Go through the data line by line from the top, retyping each exactly, and end with the line that contains "mOhm), Co = 3 uF".

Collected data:
-=-=-=-=-
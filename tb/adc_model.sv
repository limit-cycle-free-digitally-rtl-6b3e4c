// adc_model: behavioural model of the output-voltage ADC, for simulation only.
// On a sample request it takes the voltage, rounds it to the nearest multiple of
// VLSB, clips it to the N-bit range and returns the code LATENCY clocks later with a
// one-clock valid strobe. With VLSB = 1 V and N = 4 the 12 V output sits in code 12
// and the zero-error bin spans 11.5 V to 12.5 V.
module adc_model #(
  parameter int  N       = 4,
  parameter real VLSB    = 1.0,
  parameter int  LATENCY = 3
) (
  input  logic         clk,
  input  logic         rst_n,
  input  logic         sample,
  input  real          vin,
  output logic [N-1:0] code,
  output logic         valid
);

  int   cnt;
  int   c;

  always @(posedge clk or negedge rst_n) begin
    if (!rst_n) begin
      cnt   <= 0;
      code  <= '0;
      valid <= 1'b0;
    end else begin
      valid <= 1'b0;
      if (sample) begin
        c = int'($floor(vin / VLSB + 0.5));
        if (c < 0) c = 0;
        if (c > (1 << N) - 1) c = (1 << N) - 1;
        code <= N'(c);
        cnt  <= LATENCY;
      end else if (cnt > 0) begin
        cnt <= cnt - 1;
        if (cnt == 1) valid <= 1'b1;
      end
    end
  end

endmodule
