// boost_power_stage_model: behavioural model of the boost power stage, for simulation
// only. It integrates the switched circuit equations with forward Euler, SUB steps per
// clock: inductor current through the MOSFET (gate high) or the diode (gate low),
// output capacitor with its series resistance, resistive load. The inductor current is
// kept from going negative (the diode blocks), which also covers light-load operation.
// Component values are the converter specification: L = 900 nH (8 mOhm), Co = 3 uF
// (40 mOhm), MOSFET and diode 24 mOhm, load 25 .. 30 Ohm. The diode has no forward
// drop here (none is specified); the input capacitor is left out because the model is
// fed by an ideal source.
module boost_power_stage_model #(
  parameter real TCLK = 20.0e-9,   // clock period, s
  parameter int  SUB  = 4,         // integration steps per clock
  parameter real L    = 900.0e-9,
  parameter real R_L  = 8.0e-3,
  parameter real R_ON = 24.0e-3,
  parameter real R_D  = 24.0e-3,
  parameter real C_O  = 3.0e-6,
  parameter real R_C  = 40.0e-3
) (
  input  logic clk,
  input  logic gate,
  input  real  vin,
  input  real  r_load,
  output real  vout,
  output real  il
);

  real i_l, v_c, v_o, i_d, di;
  real dt;

  initial begin
    dt  = TCLK / SUB;
    i_l = 0.0;
    v_c = 0.0;
  end

  always @(posedge clk) begin
    for (int s = 0; s < SUB; s++) begin
      i_d = gate ? 0.0 : i_l;
      v_o = (v_c + R_C * i_d) * r_load / (r_load + R_C);
      if (gate) di = (vin - i_l * (R_L + R_ON)) / L;
      else      di = (vin - i_l * (R_L + R_D) - v_o) / L;
      i_l = i_l + di * dt;
      if (i_l < 0.0) i_l = 0.0;
      v_c = v_c + (i_d - v_o / r_load) / C_O * dt;
    end
    vout = v_o;
    il   = i_l;
  end

endmodule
-=-=-=-=-
> _SOLUTION FOR THIS TASK_
filename tb/adc_model.sv
repository limit-cycle-free-digitally-rtl-6b3e4c
// adc_model: behavioural model of the output-voltage ADC, for simulation only.
// On a sample request it takes the voltage, rounds it to the nearest multiple of
// VLSB, clips it to the N-bit range and returns the code LATENCY clocks later with a
// one-clock valid strobe. With VLSB = 1 V and N = 4 the 12 V output sits in code 12
// and the zero-error bin spans 11.5 V to 12.5 V.
module adc_model #(
  parameter int  N       = 4,
  parameter real VLSB    = 1.0,
  parameter int  LATENCY = 3
) (
  input  logic         clk,
  input  logic         rst_n,
  input  logic         sample,
  input  real          vin,
  output logic [N-1:0] code,
  output logic         valid
);

  int   cnt;
  int   c;

  always @(posedge clk or negedge rst_n) begin
    if (!rst_n) begin
      cnt   <= 0;
      code  <= '0;
      valid <= 1'b0;
    end else begin
      valid <= 1'b0;
      if (sample) begin
        c = int'($floor(vin / VLSB + 0.5));
        if (c < 0) c = 0;
        if (c > (1 << N) - 1) c = (1 << N) - 1;
        code <= N'(c);
        cnt  <= LATENCY;
      end else if (cnt > 0) begin
        cnt <= cnt - 1;
        if (cnt == 1) valid <= 1'b1;
      end
    end
  end

endmodule
// boost_power_stage_model: behavioural model of the boost power stage, for simulation
// only. It integrates the switched circuit equations with forward Euler, SUB steps per
// clock: inductor current through the MOSFET (gate high) or the diode (gate low),
// output capacitor with its series resistance, resistive load. The inductor current is
// kept from going negative (the diode blocks), which also covers light-load operation.
// Component values are the converter specification: L = 900 nH (8 mOhm), Co = 3 uF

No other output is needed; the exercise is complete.